EXERCISE DIRECTIONS: The response should hold each line from the entries below where "computes" is found.

MATERIAL TO PROCESS:
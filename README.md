# Configurable radix-32 CRC generator

A network terminal that speaks several protocols needs a CRC of every packet, at
wire speed. Each protocol uses its own generator polynomial and its own CRC length. A
fixed parallel CRC circuit serves one polynomial only. A table-driven one needs its
tables rewritten before it can switch. This design is a single CRC unit that takes
**any generator polynomial of any length from 1 to 32 bits**. It absorbs **one byte per
clock**, and it switches to a new polynomial and length **within one clock**. So
back-to-back packets of different protocols pass through it without buffering.

The idea is the classic linear-feedback shift register (LFSR) that divides the
message by g(x). Every loop-back tap has a switch, and the switch settings are a
register holding the polynomial. That shift register is unrolled eight times, so a
whole byte is handled per clock. To shorten the CRC, the unused flip-flops are simply
held in reset.

The RTL also contains the pad-saving shell of a test chip around the unit. The
configuration is loaded serially. The input is a word-to-byte converter. The result is
shifted out serially.

## Files

| file | contents |
|---|---|
| `rtl/crc_pkg.sv` | sizes, the configuration struct `crc_cfg_t`, helpers `len_mask` and `align_poly` |
| `rtl/crc_radix32.sv` | the configurable CRC unit (the core of the design) |
| `rtl/crc_cfg_shiftreg.sv` | 38-bit serial configuration register |
| `rtl/crc_word_to_byte.sv` | 32-bit word to byte stream converter |
| `rtl/crc_out_serializer.sv` | serial CRC output |
| `rtl/crc_chip.sv` | top level: the four blocks wired as a chip |
| `tb/crc_ref_pkg.sv` | bit-serial reference CRC used by the testbenches |
| `tb/tb_*.sv` | one self-checking testbench per block, plus `tb_crc_frames` (protocol workloads) |

## The byte-wise update

Take a bit-serial LFSR with register `c`, polynomial `g` (without its x^L term) and
data bit `d`. Each bit step computes a loop-back bit `f = c[top] ^ d` and then
`c = (c << 1) ^ (f ? g : 0)`. Unrolling eight such steps gives the following:

* **Loop-back bits.** Step j (j = 0 is the byte's MSB) produces a loop-back bit. Call it
  `LoopData(7-j)`, which counts how many more shifts it will still see. Step 0 gives
  `LoopData(7) = CRC[31] ^ data[7]`. Each later loop-back bit also picks up the earlier
  ones, through the top polynomial coefficients. All eight depend only on three things:
  the top eight CRC bits, the top eight polynomial bits and the data byte. This is a
  small triangular XOR/AND network.
* **Register update.** Every CRC bit k becomes

      NEXTCRC(k) = CRC(k-8)  xor  XOR over i = 0..7 of ( Polynomial(k-i) AND LoopData(i) )

  (terms with a negative index are 0). The AND gates are the tap switches.

In `crc_radix32.sv` the first `always_comb` block computes `loop_data` by running the
eight bit steps on a temporary copy of the register. The second block applies the
update equation to every bit.

The critical path runs through the eight chained loop-back bits, then one AND/XOR
tree per register bit. It cannot be pipelined, because the result feeds straight back
into the next byte. Widening the input to 16 bits would roughly double the loop-back
chain. For a configurable unit that buys little, and the last byte of a packet would
need special handling. That is why the input is one byte wide.

## Constraint length: top alignment

The loop-back must come from the most significant bit of the CRC. If an L-bit CRC sat
in the low L bits, the tap position would move with L. Instead this design puts
everything **top aligned**:

* the L-bit CRC occupies register bits 31 .. 32-L;
* the polynomial register holds coefficients g(L-1)..g(0) in bits 31 .. 32-L, with
  zeros below. The x^L term is implicit. `crc_pkg::align_poly(32'h1021, 16)` converts
  a conventional value.

The loop-back then always comes from bit 31. Bits below 32-L receive only zeros
anyway, because their polynomial bits are zero. They are also **held in reset**
(`len_mask`), which fixes their value and saves power. Length 0 holds the whole
register in reset. This is the shut-down setting, and `active` is low while it is
selected.

## Configuration, preset and timing of `crc_radix32`

| signal | meaning |
|---|---|
| `cfg_we`, `cfg_in` (`crc_cfg_t`: 6-bit `len`, 32-bit `poly`) | write a configuration; it is used **in the same clock** |
| `start` | preset the used CRC bits to one for a new packet; may come with the first byte |
| `in_valid`, `in_data[7:0]` | one byte per clock, MSB first, no back-pressure |
| `crc[31:0]` | CRC register, top aligned, the CRC of all bytes taken before the last clock edge |
| `crc_zero` | the used CRC bits are all zero: a received packet with its CRC appended is error free |

An N-byte packet with `in_valid` high every clock is finished N clocks after its first
byte. Packet B can follow packet A with no idle clock, even with a different
polynomial or length: in B's first cycle, assert `cfg_we` with `start`.

Reset is asynchronous and active low. It clears the configuration (unit shut down)
and the register.

## Using it for real protocols

The unit computes the plain, non-reflected CRC with the register preset to all ones
and no final inversion (CRC-32/MPEG-2 style). Other conventions are applied outside
the unit:

* **Ethernet / reflected CRCs.** Bit-reverse each byte before it goes in. The FCS is
  the complement of the 32-bit result, bit-reversed. A frame received together with
  its FCS leaves the constant residue `0xC704DD7B`, not zero.
* **ATM AAL5.** Complement the result to get the CRC field. The residue of a correct
  PDU is again `0xC704DD7B`.
* **Zero-preset CRCs** (ATM HEC, the 3GPP/UMTS CRCs). The unit presets to ones only.
  The difference between the two presets depends only on the packet length, so it can
  be removed with one XOR by a constant per length. That correction is not built in.

Polynomials used in the testbenches: CRC-32 `04C11DB7`, CRC-24 `800063`,
CRC-16 `1021`, CRC-12 `80F`, CRC-8 `9B` and `07`.

## The chip shell (`crc_chip`)

The test chip has few pads, so the unit is wrapped as follows.

* **Serial configuration** (`crc_cfg_shiftreg`). The chain is 38 bits: the 6-bit
  length, then the 32-bit top-aligned polynomial. It is sent MSB first on `cfg_sin`,
  one bit per clock with `cfg_shift` high. `cfg_sout` reads the old contents back.
  `cfg_load` copies the chain into the unit in one clock. Loading in the clock right
  after a packet's first word is taken makes that packet's first byte use the new
  configuration. Shifting in the next configuration never disturbs a running packet.
* **Input converter** (`crc_word_to_byte`). It takes 32-bit words with a valid/ready
  handshake and sends them as bytes, first byte in bits 31:24. `word_ready` is high
  when the converter is empty or is sending its last byte, so a steady stream of words
  (one every four clocks) keeps the unit busy every clock. `word_first` and
  `word_last` mark a packet's first and last words. `word_nbytes` gives the number of
  valid leading bytes of a short last word (0 = 4). An assertion checks that
  `word_nbytes` is in range.
* **Capture and serial output** (`crc_out_serializer`). One clock after the packet's
  last byte has entered the register, the CRC, its length and the zero-remainder flag
  (`crc_ok`) are captured. The CRC then leaves on `crc_sout`, MSB (bit L-1) first, one
  bit per `out_shift` clock. `out_busy` stays high until all L bits are out.

Latency: the CRC of an N-byte packet sent as back-to-back words is at `crc_sout`
N+2 clocks after the first word is taken. Another packet's result overwrites the
shifter, so read a result out before the next packet ends. This only matters for
packets shorter than the CRC length in bits.

## Where this RTL departs from the original design

* The original chip held two other designs. They are unrelated to the CRC path and
  are not included.
* The original chip used NAND gates for the tap switches. Here they are written as
  AND gates, and the gate choice is left to synthesis.
* The following are choices of this RTL: the length encoding (0 = shut down), top
  alignment, MSB-first bit order, the same-clock reconfiguration, the word width and
  handshake of the input converter, the packet marks and the automatic capture, and
  the `crc_ok`, `cfg_sout` and `out_busy` pins.
* The original chip was measured at 189 MHz in a 0.35 µm process. At 8 bits per clock
  that is about 1.5 Gbit/s. The RTL confirms the one-byte-per-clock rate but says
  nothing about frequency. 10 Gbit Ethernet would need 1.25 GHz at this width.

## Verification

Every testbench is self-checking. It compares against values computed independently
of the RTL: a bit-serial LFSR model, an LSB-first Ethernet model, and published check
values. Each testbench ends by printing `TB_RESULT checks=N failures=M`.

* `tb_crc_radix32`: check values for "123456789" (CRC-32/MPEG-2 `0376E6E7`,
  CRC-16/CCITT-FALSE `29B1`, Ethernet `CBF43926`); 400 random polynomials covering
  every length 1..32, with idle gaps; N bytes in N clocks; back-to-back packets with
  a reconfiguration; zero remainder for a codeword and a non-zero remainder after a
  bit error; shut-down.
* `tb_crc_cfg_shiftreg`, `tb_crc_word_to_byte`, `tb_crc_out_serializer`: bit order,
  handshake, back-pressure, short words, one byte per clock, shift counts.
* `tb_crc_chip`: drives the chip through its pins only, across eight protocol
  configurations and random packets. It counts and requires serial loading with
  read-back, back-to-back reconfiguration, length changes, short words, stalls, idle
  gaps, shut-down, and accepted and rejected codewords. It checks the N+2 latency.
* `tb_crc_frames`: Ethernet 64- and 1518-byte frames (FCS and residue), a 1536-byte
  ATM AAL5 PDU, the ATM header CRC-8, a 640-byte UMTS block under four CRC lengths,
  and HIPERLAN/2 PDUs.

To simulate one testbench with Verilator (packages first):

    verilator --binary --timing --assert -Irtl -Itb \
      rtl/crc_pkg.sv tb/crc_ref_pkg.sv rtl/crc_radix32.sv rtl/crc_cfg_shiftreg.sv \
      rtl/crc_word_to_byte.sv rtl/crc_out_serializer.sv rtl/crc_chip.sv \
      tb/tb_crc_chip.sv --top-module tb_crc_chip
    ./obj_dir/Vtb_crc_chip

Every testbench runs at the default sizes in well under a second. The register width
(32) and the input width (8) are fixed by `crc_pkg`. The `CRC_WIDTH`/`DATA_WIDTH`
parameters of `crc_radix32` only restate them, and an elaboration error flags any
other value.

TASK ANSWER:
data bit `d`. Each bit step computes a loop-back bit `f = c[top] ^ d` and then
In `crc_radix32.sv` the first `always_comb` block computes `loop_data` by running the
The unit computes the plain, non-reflected CRC with the register preset to all ones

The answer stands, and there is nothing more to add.